Exercise:
Nothing but the lines below between the line holding "still taking inputs" and the line holding "v[k] = (int'(jr)", inclusive, should appear in the answer, each set down exactly.

(Entries taken from a collection)
==*==

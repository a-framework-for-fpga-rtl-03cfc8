// arc2d_sep: Arc2D-I, the separable multi-level 2-D DBWT, with one filter
// bank shared by the rows and columns of all decomposition levels.
//
// The filter bank is a single folded low-pass/high-pass engine
// (dwt_fold_core, 5 multipliers, one output pair every 2 cycles) fed by a
// multiplexer from either the row delay line or the memory unit:
//   * row job (level j, row r): the N_j samples of one row (image pixels for
//     level 1, a stored LL^(j-1) row otherwise) pass through a 9-word delay
//     line; every second sample the engine filters the window. The N_j/2 L
//     and N_j/2 H coefficients are written as one row into register block
//     R_j.
//   * column job (level j, odd row r): for each of the N_j coefficient
//     columns of R_j the nine rows r..r-8 are read in one cycle, i.e. the
//     memory delivers the coefficients in column order without a transpose,
//     and the engine filters them vertically. The L columns give LL and LH,
//     the H columns HL and HH: one decimated output row of every subband.
// Register block R_j keeps the last nine row-filtered rows of level j
// (N_j = N/2^(j-1) words each, rows assigned to banks cyclically). The
// LL row of level j < J goes into a one-row buffer and becomes the input of
// a level j+1 row job. LH rows wait in a half-row buffer until the HL/HH half
// of the column job, so that all four subbands leave together.
//
// Scheduling (row-based recursive pyramid): the bank runs one job at a time.
// Between jobs it waits until the previous job's results have left the
// engine, then takes the pending job of the highest level (a column job
// before a row job of the same level), else a row job on the next input
// row. x_ready is high only while an input row is being read, so the image
// input stalls while the bank works on columns or higher levels. One frame
// takes about 2 N^2 (1 + 1/4 + 1/16 + ...) cycles plus a few per job.
// The shared bank, the memory blocks per level, the multiplexed bank input,
// the one-row LL buffers and row-based scheduling follow the design
// description; the job order, the drain between jobs, the nine-row blocks
// and the LH buffer are this implementation's choices.
//
// Interface: x_valid/x_first/x/x_ready carry the image (x_first on pixel
// (0,0)), row-major. For every level j (index j-1) det_valid/det_first with
// lh, hl, hh carry the (N/2^j)^2 detail coefficients in row-major order;
// ll_valid/ll_first/ll carry the final LL^J subband. Rows and columns are
// filtered with zero history at their start; each pass is rounded to 16 bit.
module arc2d_sep #(
  parameter int N = 256,
  parameter int J = 3
) (
  input  logic                            clk,
  input  logic                            rst_n,
  input  logic                            x_valid,
  input  logic                            x_first,
  input  logic signed [dbwt_pkg::W_I-1:0] x,
  output logic                            x_ready,
  output logic                            det_valid [J],
  output logic                            det_first [J],
  output logic signed [dbwt_pkg::W_O-1:0] lh [J],
  output logic signed [dbwt_pkg::W_O-1:0] hl [J],
  output logic signed [dbwt_pkg::W_O-1:0] hh [J],
  output logic                            ll_valid,
  output logic                            ll_first,
  output logic signed [dbwt_pkg::W_O-1:0] ll
);
  import dbwt_pkg::*;

  localparam int XW  = $clog2(N);
  localparam int AW  = XW + 1;              // address in the packed memories
  localparam int LW  = $clog2(J + 1);
  localparam int RB  = L_LO;                // rows per register block
  localparam int DWP = W_O + 1;             // width of a pre-added operand

  // level j (index l = j-1) is stored at offset 2N - 2N/2^l
  function automatic int base_of(int l);
    return 2 * N - ((2 * N) >> l);
  endfunction

  typedef enum logic {K_ROW, K_COL} kind_t;

  // --------------------------------------------------------------- storage
  logic signed [W_O-1:0] rmem  [RB][2*N];   // register blocks R_j
  logic signed [W_O-1:0] llrow [2*N];       // one LL row per level
  logic signed [W_O-1:0] lhrow [N/2];       // LH half of a column job

  // ------------------------------------------------------ per-level state
  logic [XW-1:0] rrow   [J];   // index of the next row of the level
  logic [3:0]    rbk    [J];   // bank of that row
  logic          rpend  [J];   // an LL row waits for its row job (j >= 2)
  logic          rfirst [J];   // that row is the first of a frame
  logic          cpend  [J];   // a column job waits
  logic [XW-1:0] crow   [J];   // its (odd) row
  logic [3:0]    cbk    [J];   // bank of that row

  // ------------------------------------------------------------------ job
  logic          busy;         // the job is still taking inputs
  logic          flight;       // the job's results have not all left yet
  kind_t         kind;
  logic [LW-1:0] lv;
  logic [XW-1:0] jr;           // row of a row job, odd row of a column job
  logic [3:0]    jb;           // bank of that row
  logic [XW-1:0] pos;          // input position within the job
  logic [XW-1:0] oc;           // results so far
  int            nj;           // row length of the job's level
  logic          can_start;
  logic          take_row, take_col, fstart;
  logic          last_in, last_out;
  logic          done;

  assign nj       = N >> int'(lv);
  assign take_row = busy && kind == K_ROW && (lv != '0 || x_valid) && (!pos[0] || can_start);
  assign take_col = busy && kind == K_COL && can_start;
  assign x_ready  = busy && kind == K_ROW && lv == '0 && (!pos[0] || can_start);
  assign fstart   = (take_row && pos[0]) || take_col;
  assign last_in  = (take_row || take_col) && int'(pos) == nj - 1;
  assign last_out = done && int'(oc) == ((kind == K_ROW) ? nj / 2 : nj) - 1;

  // scheduler: highest pending level, column job before row job
  logic          pick_any;
  kind_t         pick_kind;
  logic [LW-1:0] pick;

  always_comb begin
    pick_any  = 1'b0;
    pick_kind = K_ROW;
    pick      = '0;
    for (int l = 0; l < J; l++) begin
      if (rpend[l]) begin
        pick_any = 1'b1; pick_kind = K_ROW; pick = LW'(l);
      end
      if (cpend[l]) begin
        pick_any = 1'b1; pick_kind = K_COL; pick = LW'(l);
      end
    end
  end

  // ------------------------------------------------ bank input multiplexer
  logic signed [W_O-1:0] cur;               // sample entering a row job
  logic signed [W_O-1:0] dl [8];            // row delay line
  logic signed [W_O-1:0] v  [9];            // the nine taps x[2m+1-k]
  logic [AW-1:0]         raddr;

  assign raddr = AW'(base_of(int'(lv)) + int'(pos));
  assign cur   = (lv == '0) ? W_O'(x) : llrow[raddr];

  always_comb begin
    if (kind == K_ROW) begin
      v[0] = cur;
      for (int k = 1; k < 9; k++) v[k] = dl[k-1];
    end else begin
      for (int k = 0; k < 9; k++)
        v[k] = (int'(jr) >= k) ? rmem[(int'(jb) + RB - k) % RB][raddr] : '0;
    end
  end

  logic signed [DWP-1:0] op_lo [5];
  logic signed [DWP-1:0] op_hi [4];

  always_comb begin
    for (int k = 0; k < 4; k++) op_lo[k] = DWP'(v[k]) + DWP'(v[8-k]);
    op_lo[4] = DWP'(v[4]);
    for (int k = 0; k < 3; k++) op_hi[k] = DWP'(v[k]) + DWP'(v[6-k]);
    op_hi[3] = DWP'(v[3]);
  end

  // ------------------------------------------------------------ filter bank
  logic signed [35:0]    acc_lo, acc_hi;
  logic signed [W_O-1:0] lo, hi;
  logic [0:0]            unused_tag;

  dwt_fold_core #(.DW(DWP), .M(5)) u_bank (
    .clk, .rst_n,
    .start    (fstart),
    .op_lo, .op_hi,
    .tag_in   (1'b0),
    .can_start,
    .done,
    .acc_lo, .acc_hi,
    .tag_out  (unused_tag)
  );

  assign lo = round_sat(64'(acc_lo), FRAC);
  assign hi = round_sat(64'(acc_hi), FRAC);

  // ------------------------------------------------------------ control
  always_ff @(posedge clk or negedge rst_n) begin
    if (!rst_n) begin
      busy   <= 1'b0;
      flight <= 1'b0;
      kind   <= K_ROW;
      lv     <= '0;
      jr     <= '0;
      jb     <= '0;
      pos    <= '0;
      oc     <= '0;
      for (int l = 0; l < J; l++) begin
        rrow[l] <= '0;  rbk[l]    <= '0;
        rpend[l] <= 1'b0; rfirst[l] <= 1'b0;
        cpend[l] <= 1'b0; crow[l]   <= '0; cbk[l] <= '0;
      end
    end else begin
      // start a job
      if (!flight && (pick_any || x_valid)) begin
        busy   <= 1'b1;
        flight <= 1'b1;
        pos    <= '0;
        oc     <= '0;
        if (pick_any) begin
          kind <= pick_kind;
          lv   <= pick;
          if (pick_kind == K_COL) begin
            jr           <= crow[pick];
            jb           <= cbk[pick];
            cpend[pick]  <= 1'b0;
          end else begin
            jr           <= rfirst[pick] ? '0 : rrow[pick];
            jb           <= rfirst[pick] ? '0 : rbk[pick];
            rpend[pick]  <= 1'b0;
          end
        end else begin
          kind <= K_ROW;
          lv   <= '0;
          jr   <= x_first ? '0 : rrow[0];
          jb   <= x_first ? '0 : rbk[0];
        end
      end
      // inputs
      if (take_row || take_col) begin
        pos <= pos + 1'b1;
        if (last_in) busy <= 1'b0;
      end
      // results
      if (done) oc <= oc + 1'b1;
      if (last_out) begin
        flight <= 1'b0;
        if (kind == K_ROW) begin
          rrow[lv] <= jr + 1'b1;
          rbk[lv]  <= (int'(jb) == RB - 1) ? '0 : jb + 1'b1;
          if (jr[0]) begin
            cpend[lv] <= 1'b1;
            crow[lv]  <= jr;
            cbk[lv]   <= jb;
          end
        end else if (int'(lv) < J - 1) begin
          rpend[lv + 1'b1]  <= 1'b1;
          rfirst[lv + 1'b1] <= (jr == XW'(1));
        end
      end
    end
  end

  // row delay line, cleared at the start of every row job
  always_ff @(posedge clk or negedge rst_n) begin
    if (!rst_n) begin
      for (int k = 0; k < 8; k++) dl[k] <= '0;
    end else if (!flight) begin
      for (int k = 0; k < 8; k++) dl[k] <= '0;
    end else if (take_row) begin
      dl[0] <= cur;
      for (int k = 1; k < 8; k++) dl[k] <= dl[k-1];
    end
  end

  // result write-back
  logic          col_half;      // column job: second (HL/HH) half
  int            ohalf;
  logic [AW-1:0] waddr;

  assign ohalf    = nj / 2;
  assign col_half = int'(oc) >= ohalf;
  assign waddr    = AW'(base_of(int'(lv)) + int'(oc));

  always_ff @(posedge clk) begin
    if (done) begin
      if (kind == K_ROW) begin
        rmem[jb][waddr]                 <= lo;    // L half of the row
        rmem[jb][AW'(int'(waddr) + ohalf)] <= hi; // H half of the row
      end else if (!col_half) begin
        llrow[AW'(base_of(int'(lv) + 1) + int'(oc))] <= lo;
        lhrow[oc[XW-2:0]]                             <= hi;
      end
    end
  end

  // ------------------------------------------------------------ outputs
  logic [XW-2:0] op;            // output column of the HL/HH half

  assign op = (XW-1)'(int'(oc) - ohalf);

  for (genvar j = 0; j < J; j++) begin : g_out
    assign det_valid[j] = done && kind == K_COL && int'(lv) == j && col_half;
    assign det_first[j] = det_valid[j] && jr == XW'(1) && int'(oc) == ohalf;
    assign lh[j] = lhrow[op];
    assign hl[j] = lo;
    assign hh[j] = hi;
  end

  assign ll_valid = det_valid[J-1];
  assign ll_first = det_first[J-1];
  assign ll       = llrow[AW'(base_of(J) + int'(op))];

  assert property (@(posedge clk) disable iff (!rst_n) fstart |-> can_start)
    else $error("arc2d_sep: filter bank overrun");
  assert property (@(posedge clk) disable iff (!rst_n)
                   (last_out && kind == K_ROW && jr[0]) |-> !cpend[lv])
    else $error("arc2d_sep: column job overwritten");

endmodule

==*==

Response area:
  logic          busy;         // the job is still taking inputs
  logic          flight;       // the job's results have not all left yet
  kind_t         kind;
  logic [LW-1:0] lv;
  logic [XW-1:0] jr;           // row of a row job, odd row of a column job
  logic [3:0]    jb;           // bank of that row
  logic [XW-1:0] pos;          // input position within the job
  logic [XW-1:0] oc;           // results so far
  int            nj;           // row length of the job's level
  logic          can_start;
  logic          take_row, take_col, fstart;
  logic          last_in, last_out;
  logic          done;

  assign nj       = N >> int'(lv);
  assign take_row = busy && kind == K_ROW && (lv != '0 || x_valid) && (!pos[0] || can_start);
  assign take_col = busy && kind == K_COL && can_start;
  assign x_ready  = busy && kind == K_ROW && lv == '0 && (!pos[0] || can_start);
  assign fstart   = (take_row && pos[0]) || take_col;
  assign last_in  = (take_row || take_col) && int'(pos) == nj - 1;
  assign last_out = done && int'(oc) == ((kind == K_ROW) ? nj / 2 : nj) - 1;

  // scheduler: highest pending level, column job before row job
  logic          pick_any;
  kind_t         pick_kind;
  logic [LW-1:0] pick;

  always_comb begin
    pick_any  = 1'b0;
    pick_kind = K_ROW;
    pick      = '0;
    for (int l = 0; l < J; l++) begin
      if (rpend[l]) begin
        pick_any = 1'b1; pick_kind = K_ROW; pick = LW'(l);
      end
      if (cpend[l]) begin
        pick_any = 1'b1; pick_kind = K_COL; pick = LW'(l);
      end
    end
  end

  // ------------------------------------------------ bank input multiplexer
  logic signed [W_O-1:0] cur;               // sample entering a row job
  logic signed [W_O-1:0] dl [8];            // row delay line
  logic signed [W_O-1:0] v  [9];            // the nine taps x[2m+1-k]
  logic [AW-1:0]         raddr;

  assign raddr = AW'(base_of(int'(lv)) + int'(pos));
  assign cur   = (lv == '0) ? W_O'(x) : llrow[raddr];

  always_comb begin
    if (kind == K_ROW) begin
      v[0] = cur;
      for (int k = 1; k < 9; k++) v[k] = dl[k-1];
    end else begin
      for (int k = 0; k < 9; k++)
        v[k] = (int'(jr) >= k) ? rmem[(int'(jb) + RB - k) % RB][raddr] : '0;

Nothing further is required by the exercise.